• **YOUR ASSIGNMENT**: Among the entries below, only the lines starting at the one with "if (r[31:0] == 0 && wr == 0) idle_read++;" and ending at the one with "n_start0, n_start1, poll_ready, idle_read);", both included, are to be printed exactly.

• **DATASET RECORDS**:
|---|

// tb_soc_comm_top: end-to-end testbench of soc_comm_top at its default sizes
// (32-bit buses, 64-bit accelerators). An AHB master and an APB master run
// concurrently, each streaming NBLK operand blocks to its accelerator and
// reading the results back. The AHB side has a fixed-latency accelerator
// model; the APB side has one whose latency varies at random from run to run.
// Both masters use the overlapped schedule: write block n+1, then read the
// result of block n, so the interface computes one block while the next is
// loaded. Every result is compared with the butterfly computed here.
// Counted, and required to happen at least once: pipelined AHB address/data
// overlap, AHB and APB read wait states, AHB and APB write stalls, accelerator
// starts on both ports, a status poll that sees a result ready, and a data read
// with nothing pending. The bytes moved per cycle on each bus are printed, and
// the AHB port must be faster than the APB port.
module tb_soc_comm_top;
  import fgdta_pkg::*;
  localparam int unsigned NBLK = 200;
  localparam int unsigned LAT0 = 6;
  localparam int unsigned LAT1 = 10;

  logic        clk = 1'b0;
  logic        rst_n = 1'b0;
  // AHB
  logic        ahb_hsel, ahb_hwrite, ahb_hreadyout, ahb_hresp;
  logic [31:0] ahb_haddr, ahb_hwdata, ahb_hrdata;
  logic [1:0]  ahb_htrans;
  logic [2:0]  ahb_hsize;
  // APB
  logic        apb_psel, apb_penable, apb_pwrite, apb_pready, apb_pslverr;
  logic [31:0] apb_paddr, apb_pwdata, apb_prdata;
  // accelerators
  logic [63:0] acc0_xdata, acc0_ydata, acc1_xdata, acc1_ydata;
  logic        acc0_start, acc0_busy, acc1_start, acc1_busy;
  int          n_start0, n_err0, n_start1, n_err1;

  int checks = 0, failures = 0;

  always #5 clk = ~clk;

  soc_comm_top dut (
    .clk, .rst_n,
    .ahb_hsel, .ahb_haddr, .ahb_htrans, .ahb_hwrite, .ahb_hsize, .ahb_hwdata,
    .ahb_hready(ahb_hreadyout), .ahb_hreadyout, .ahb_hresp, .ahb_hrdata,
    .apb_psel, .apb_penable, .apb_paddr, .apb_pwrite, .apb_pwdata,
    .apb_pready, .apb_pslverr, .apb_prdata,
    .acc0_xdata, .acc0_start, .acc0_busy, .acc0_ydata,
    .acc1_xdata, .acc1_start, .acc1_busy, .acc1_ydata);

  acc_model #(.W(64), .LAT(LAT0)) u_acc0 (
    .clk, .rst_n, .xdata(acc0_xdata), .start(acc0_start), .busy(acc0_busy),
    .ydata(acc0_ydata), .n_start(n_start0), .n_proto_err(n_err0));

  acc_model #(.W(64), .LAT(LAT1), .RAND_LAT(1'b1)) u_acc1 (
    .clk, .rst_n, .xdata(acc1_xdata), .start(acc1_start), .busy(acc1_busy),
    .ydata(acc1_ydata), .n_start(n_start1), .n_proto_err(n_err1));

  ahb_master #(.DW(32)) mh (
    .clk, .hsel(ahb_hsel), .haddr(ahb_haddr), .htrans(ahb_htrans), .hwrite(ahb_hwrite),
    .hsize(ahb_hsize), .hwdata(ahb_hwdata), .hready(ahb_hreadyout), .hrdata(ahb_hrdata));

  apb_master #(.DW(32)) mp (
    .clk, .psel(apb_psel), .penable(apb_penable), .paddr(apb_paddr), .pwrite(apb_pwrite),
    .pwdata(apb_pwdata), .pready(apb_pready), .prdata(apb_prdata));

  initial begin : watchdog
    repeat (200000) @(posedge clk);
    failures++;
    $display("TB_RESULT checks=%0d failures=%0d", checks, failures);
    $finish;
  end

  task automatic check(input bit cond, input string what);
    checks++;
    if (!cond) begin
      failures++;
      $display("FAIL %s at %0t", what, $time);
    end
  endtask

  function automatic logic [63:0] ref_op(input logic [63:0] x);
    return {x[63:32] + x[31:0], x[63:32] - x[31:0]};
  endfunction

  localparam logic [31:0] AHB_DATA = 32'h8000_0100;
  localparam logic [31:0] AHB_STAT = AHB_DATA + 4;
  localparam logic [31:0] APB_DATA = 32'h8000_0200;
  localparam logic [31:0] APB_STAT = APB_DATA + 4;

  // mechanism counters
  int ahb_wait_rd = 0, ahb_wait_wr = 0, apb_wait_rd = 0, apb_wait_wr = 0;
  int poll_ready = 0, idle_read = 0;
  int ahb_cycles = 0, apb_cycles = 0;

  task automatic ahb_stream();
    logic [63:0] blk[$];
    logic [63:0] a, r;
    int cyc, ww, wr;
    // nothing pending: the data register reads as 0 without waiting
    mh.push(0, AHB_DATA, '0);
    mh.run(cyc, ww, wr);
    r[31:0] = mh.rdata_q.pop_front();
    check(r[31:0] == 0 && wr == 0, "AHB idle read");
    if (r[31:0] == 0 && wr == 0) idle_read++;
    for (int n = 0; n <= NBLK; n++) begin
      if (n < NBLK) begin
        a = {$urandom, $urandom};
        blk.push_back(a);
        mh.push(1, AHB_DATA, a[31:0]);
        mh.push(1, AHB_DATA, a[63:32]);
      end
      if (n > 0) begin
        mh.push(0, AHB_DATA, '0);
        mh.push(0, AHB_DATA, '0);
      end
      mh.run(cyc, ww, wr);
      ahb_cycles += cyc; ahb_wait_wr += ww; ahb_wait_rd += wr;
      if (n > 0) begin
        r[31:0]  = mh.rdata_q.pop_front();
        r[63:32] = mh.rdata_q.pop_front();
        a = blk.pop_front();
        check(r == ref_op(a), $sformatf("AHB block %0d", n - 1));
      end
    end
  endtask

  task automatic apb_stream();
    logic [63:0] blk[$];
    logic [63:0] a, r;
    logic [31:0] rd;
    int c;
    for (int n = 0; n <= NBLK; n++) begin
      if (n < NBLK) begin
        a = {$urandom, $urandom};
        blk.push_back(a);
        mp.xfer(1, APB_DATA, a[31:0], rd, c);  apb_cycles += c; if (c > 2) apb_wait_wr++;
        mp.xfer(1, APB_DATA, a[63:32], rd, c); apb_cycles += c;
      end
      if (n > 0) begin
        if (n % 16 == 0) begin
          // poll the status register until the result is ready
          do begin
            mp.xfer(0, APB_STAT, '0, rd, c); apb_cycles += c;
          end while (!rd[ST_RES_FULL]);
          poll_ready++;
        end
        mp.xfer(0, APB_DATA, '0, r[31:0], c);  apb_cycles += c; if (c > 2) apb_wait_rd++;
        mp.xfer(0, APB_DATA, '0, r[63:32], c); apb_cycles += c;
        a = blk.pop_front();
        check(r == ref_op(a), $sformatf("APB block %0d", n - 1));
      end
    end
  endtask

  initial begin
    repeat (3) @(posedge clk);
    rst_n = 1'b1;
    repeat (2) @(posedge clk);
    fork
      ahb_stream();
      apb_stream();
    join
    check(ahb_hresp == 1'b0 && apb_pslverr == 1'b0, "no error responses");
    check(n_err0 == 0 && n_err1 == 0, "accelerator protocol respected");
    check(n_start0 == NBLK && n_start1 == NBLK, "one accelerator run per block");
    $display("mechanisms: ahb_overlap=%0d ahb_wait_rd=%0d ahb_wait_wr=%0d apb_wait_rd=%0d apb_wait_wr=%0d starts0=%0d starts1=%0d poll_ready=%0d idle_read=%0d",
             mh.overlap_cnt, ahb_wait_rd, ahb_wait_wr, apb_wait_rd, apb_wait_wr,
             n_start0, n_start1, poll_ready, idle_read);
    check(mh.overlap_cnt > 0, "AHB address/data overlap happened");
    check(ahb_wait_rd > 0,    "AHB read wait state happened");
    check(ahb_wait_wr > 0,    "AHB write stall happened");
    check(apb_wait_rd > 0,    "APB read wait state happened");
    check(apb_wait_wr > 0,    "APB write stall happened");
    check(n_start0 > 0 && n_start1 > 0, "accelerator starts happened");
    check(poll_ready > 0,     "status poll saw a result");
    check(idle_read > 0,      "idle read happened");
    // 16 bytes (8 in, 8 out) per block
    $display("throughput: AHB %0d bytes in %0d cycles, APB %0d bytes in %0d cycles",
             16 * NBLK, ahb_cycles, 16 * NBLK, apb_cycles);
    check(ahb_cycles < apb_cycles, "AHB port faster than APB port");
    $display("TB_RESULT checks=%0d failures=%0d", checks, failures);
    $finish;
  end
endmodule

|---|

• **TASK ANSWER**:
    if (r[31:0] == 0 && wr == 0) idle_read++;
    for (int n = 0; n <= NBLK; n++) begin
      if (n < NBLK) begin
        a = {$urandom, $urandom};
        blk.push_back(a);
        mh.push(1, AHB_DATA, a[31:0]);
        mh.push(1, AHB_DATA, a[63:32]);
      end
      if (n > 0) begin
        mh.push(0, AHB_DATA, '0);
        mh.push(0, AHB_DATA, '0);
      end
      mh.run(cyc, ww, wr);
      ahb_cycles += cyc; ahb_wait_wr += ww; ahb_wait_rd += wr;
      if (n > 0) begin
        r[31:0]  = mh.rdata_q.pop_front();
        r[63:32] = mh.rdata_q.pop_front();
        a = blk.pop_front();
        check(r == ref_op(a), $sformatf("AHB block %0d", n - 1));
      end
    end
  endtask

  task automatic apb_stream();
    logic [63:0] blk[$];
    logic [63:0] a, r;
    logic [31:0] rd;
    int c;
    for (int n = 0; n <= NBLK; n++) begin
      if (n < NBLK) begin
        a = {$urandom, $urandom};
        blk.push_back(a);
        mp.xfer(1, APB_DATA, a[31:0], rd, c);  apb_cycles += c; if (c > 2) apb_wait_wr++;
        mp.xfer(1, APB_DATA, a[63:32], rd, c); apb_cycles += c;
      end
      if (n > 0) begin
        if (n % 16 == 0) begin
          // poll the status register until the result is ready
          do begin
            mp.xfer(0, APB_STAT, '0, rd, c); apb_cycles += c;
          end while (!rd[ST_RES_FULL]);
          poll_ready++;
        end
        mp.xfer(0, APB_DATA, '0, r[31:0], c);  apb_cycles += c; if (c > 2) apb_wait_rd++;
        mp.xfer(0, APB_DATA, '0, r[63:32], c); apb_cycles += c;
        a = blk.pop_front();
        check(r == ref_op(a), $sformatf("APB block %0d", n - 1));
      end
    end
  endtask

  initial begin
    repeat (3) @(posedge clk);
    rst_n = 1'b1;
    repeat (2) @(posedge clk);
    fork
      ahb_stream();
      apb_stream();
    join
    check(ahb_hresp == 1'b0 && apb_pslverr == 1'b0, "no error responses");
    check(n_err0 == 0 && n_err1 == 0, "accelerator protocol respected");
    check(n_start0 == NBLK && n_start1 == NBLK, "one accelerator run per block");
    $display("mechanisms: ahb_overlap=%0d ahb_wait_rd=%0d ahb_wait_wr=%0d apb_wait_rd=%0d apb_wait_wr=%0d starts0=%0d starts1=%0d poll_ready=%0d idle_read=%0d",
             mh.overlap_cnt, ahb_wait_rd, ahb_wait_wr, apb_wait_rd, apb_wait_wr,
             n_start0, n_start1, poll_ready, idle_read);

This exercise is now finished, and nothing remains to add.